**Problem to solve:**
Some lines below hold "output". Pick them out and copy them.
□ □ □ □ □ □ □
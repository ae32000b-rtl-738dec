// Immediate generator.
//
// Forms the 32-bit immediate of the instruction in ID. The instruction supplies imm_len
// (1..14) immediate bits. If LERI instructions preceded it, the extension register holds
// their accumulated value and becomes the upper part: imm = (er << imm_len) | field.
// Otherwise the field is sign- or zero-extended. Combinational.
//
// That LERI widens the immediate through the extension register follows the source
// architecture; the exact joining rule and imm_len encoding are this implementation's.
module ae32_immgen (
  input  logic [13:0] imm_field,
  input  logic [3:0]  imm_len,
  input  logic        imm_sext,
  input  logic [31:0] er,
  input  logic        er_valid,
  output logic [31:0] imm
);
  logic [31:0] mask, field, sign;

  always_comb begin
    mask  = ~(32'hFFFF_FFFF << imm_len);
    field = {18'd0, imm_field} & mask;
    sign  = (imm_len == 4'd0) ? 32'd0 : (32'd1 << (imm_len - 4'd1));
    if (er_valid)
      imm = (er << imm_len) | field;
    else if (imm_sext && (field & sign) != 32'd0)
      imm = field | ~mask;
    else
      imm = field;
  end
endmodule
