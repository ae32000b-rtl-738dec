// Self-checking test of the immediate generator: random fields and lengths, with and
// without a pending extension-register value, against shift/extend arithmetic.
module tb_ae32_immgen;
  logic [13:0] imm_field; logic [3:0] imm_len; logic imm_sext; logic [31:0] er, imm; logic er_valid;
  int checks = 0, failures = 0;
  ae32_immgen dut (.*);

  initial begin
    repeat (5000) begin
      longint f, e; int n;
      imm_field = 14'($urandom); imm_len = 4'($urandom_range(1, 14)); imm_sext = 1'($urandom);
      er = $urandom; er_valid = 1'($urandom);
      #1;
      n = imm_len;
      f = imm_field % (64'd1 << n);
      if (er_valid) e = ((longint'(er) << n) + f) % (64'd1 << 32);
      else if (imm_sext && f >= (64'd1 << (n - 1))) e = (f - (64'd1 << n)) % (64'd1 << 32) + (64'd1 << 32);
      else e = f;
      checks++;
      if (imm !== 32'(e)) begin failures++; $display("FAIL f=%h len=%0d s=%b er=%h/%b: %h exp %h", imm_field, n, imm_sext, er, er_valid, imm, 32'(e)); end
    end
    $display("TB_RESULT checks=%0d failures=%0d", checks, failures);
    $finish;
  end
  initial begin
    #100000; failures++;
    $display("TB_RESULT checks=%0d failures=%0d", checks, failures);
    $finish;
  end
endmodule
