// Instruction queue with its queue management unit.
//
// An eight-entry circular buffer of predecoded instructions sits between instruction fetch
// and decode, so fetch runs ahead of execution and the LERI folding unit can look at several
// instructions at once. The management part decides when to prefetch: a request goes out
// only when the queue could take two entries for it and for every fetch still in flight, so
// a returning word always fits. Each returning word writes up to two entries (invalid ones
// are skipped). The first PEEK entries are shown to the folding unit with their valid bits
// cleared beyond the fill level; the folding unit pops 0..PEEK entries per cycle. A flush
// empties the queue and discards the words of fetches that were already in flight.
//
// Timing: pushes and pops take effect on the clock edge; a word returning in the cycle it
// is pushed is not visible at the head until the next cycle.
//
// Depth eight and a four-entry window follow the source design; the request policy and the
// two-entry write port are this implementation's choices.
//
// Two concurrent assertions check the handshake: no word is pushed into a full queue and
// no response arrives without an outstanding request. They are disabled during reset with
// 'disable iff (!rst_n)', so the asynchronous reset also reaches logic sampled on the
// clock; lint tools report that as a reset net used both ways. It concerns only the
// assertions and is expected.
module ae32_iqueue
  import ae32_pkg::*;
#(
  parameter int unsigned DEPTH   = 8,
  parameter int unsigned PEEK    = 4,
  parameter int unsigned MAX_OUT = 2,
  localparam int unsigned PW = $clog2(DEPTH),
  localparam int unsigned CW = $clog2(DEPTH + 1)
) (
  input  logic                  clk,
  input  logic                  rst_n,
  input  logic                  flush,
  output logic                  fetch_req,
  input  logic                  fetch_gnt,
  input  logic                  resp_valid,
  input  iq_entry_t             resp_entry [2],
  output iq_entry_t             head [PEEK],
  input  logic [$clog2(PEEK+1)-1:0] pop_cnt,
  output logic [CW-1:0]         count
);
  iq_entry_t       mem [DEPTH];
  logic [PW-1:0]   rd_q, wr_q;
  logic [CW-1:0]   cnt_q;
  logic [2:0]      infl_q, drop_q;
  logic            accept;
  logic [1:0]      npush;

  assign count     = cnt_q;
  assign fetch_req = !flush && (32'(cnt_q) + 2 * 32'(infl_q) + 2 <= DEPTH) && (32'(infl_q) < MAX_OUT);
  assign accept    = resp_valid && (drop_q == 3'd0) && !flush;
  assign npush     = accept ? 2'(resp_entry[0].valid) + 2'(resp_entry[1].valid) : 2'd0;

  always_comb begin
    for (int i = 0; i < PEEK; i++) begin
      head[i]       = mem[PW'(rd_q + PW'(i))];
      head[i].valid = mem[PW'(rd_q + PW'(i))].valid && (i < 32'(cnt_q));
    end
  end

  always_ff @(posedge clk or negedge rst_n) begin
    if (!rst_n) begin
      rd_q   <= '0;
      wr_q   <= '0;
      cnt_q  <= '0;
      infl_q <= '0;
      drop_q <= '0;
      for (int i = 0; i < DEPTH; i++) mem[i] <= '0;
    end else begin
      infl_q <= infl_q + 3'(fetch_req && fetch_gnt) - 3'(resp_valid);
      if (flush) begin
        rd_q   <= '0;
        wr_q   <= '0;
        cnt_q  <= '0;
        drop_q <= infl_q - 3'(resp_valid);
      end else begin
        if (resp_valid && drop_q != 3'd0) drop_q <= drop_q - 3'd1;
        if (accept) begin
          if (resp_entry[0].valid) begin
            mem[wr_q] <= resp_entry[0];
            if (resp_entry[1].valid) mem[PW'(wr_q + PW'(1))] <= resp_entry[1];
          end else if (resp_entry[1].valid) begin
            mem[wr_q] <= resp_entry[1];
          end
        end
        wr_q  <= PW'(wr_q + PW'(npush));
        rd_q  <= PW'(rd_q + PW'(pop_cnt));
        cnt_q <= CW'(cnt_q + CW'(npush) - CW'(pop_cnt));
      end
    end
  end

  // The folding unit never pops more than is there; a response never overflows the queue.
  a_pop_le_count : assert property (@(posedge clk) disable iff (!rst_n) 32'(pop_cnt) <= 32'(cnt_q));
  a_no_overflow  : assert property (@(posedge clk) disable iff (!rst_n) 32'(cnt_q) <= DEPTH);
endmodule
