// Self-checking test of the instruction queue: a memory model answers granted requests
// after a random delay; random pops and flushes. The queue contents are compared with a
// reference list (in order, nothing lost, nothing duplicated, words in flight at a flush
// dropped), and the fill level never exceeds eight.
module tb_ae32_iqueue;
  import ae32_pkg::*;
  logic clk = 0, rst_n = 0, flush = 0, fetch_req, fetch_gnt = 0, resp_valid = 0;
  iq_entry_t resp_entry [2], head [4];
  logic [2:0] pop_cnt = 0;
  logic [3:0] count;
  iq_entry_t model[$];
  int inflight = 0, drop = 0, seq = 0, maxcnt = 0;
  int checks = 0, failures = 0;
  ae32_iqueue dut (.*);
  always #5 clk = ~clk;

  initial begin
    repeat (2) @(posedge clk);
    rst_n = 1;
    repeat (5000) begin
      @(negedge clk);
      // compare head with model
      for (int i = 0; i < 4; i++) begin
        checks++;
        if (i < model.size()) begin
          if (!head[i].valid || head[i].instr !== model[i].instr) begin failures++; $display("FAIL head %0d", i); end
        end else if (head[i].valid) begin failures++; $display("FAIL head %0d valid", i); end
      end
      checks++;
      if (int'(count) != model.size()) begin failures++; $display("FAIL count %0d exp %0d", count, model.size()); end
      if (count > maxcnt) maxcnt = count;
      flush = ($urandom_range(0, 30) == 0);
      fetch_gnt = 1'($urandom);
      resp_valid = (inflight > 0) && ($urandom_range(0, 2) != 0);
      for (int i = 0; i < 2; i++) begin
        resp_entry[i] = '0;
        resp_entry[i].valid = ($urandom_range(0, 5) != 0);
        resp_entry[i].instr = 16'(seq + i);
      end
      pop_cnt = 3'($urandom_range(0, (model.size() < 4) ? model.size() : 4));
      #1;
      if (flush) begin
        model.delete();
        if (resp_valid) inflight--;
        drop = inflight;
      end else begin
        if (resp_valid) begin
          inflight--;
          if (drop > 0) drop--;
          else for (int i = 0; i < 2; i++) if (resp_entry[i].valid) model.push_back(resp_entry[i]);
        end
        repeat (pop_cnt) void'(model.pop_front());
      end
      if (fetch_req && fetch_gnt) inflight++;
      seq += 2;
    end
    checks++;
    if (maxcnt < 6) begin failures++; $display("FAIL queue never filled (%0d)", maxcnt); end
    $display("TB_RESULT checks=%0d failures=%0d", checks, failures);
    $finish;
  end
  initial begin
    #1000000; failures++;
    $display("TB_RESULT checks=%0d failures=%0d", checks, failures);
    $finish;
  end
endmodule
□ □ □ □ □ □ □
**Result for this task:**
  output logic [31:0] imm
  output logic                  fetch_req,
  output iq_entry_t             head [PEEK],
  output logic [CW-1:0]         count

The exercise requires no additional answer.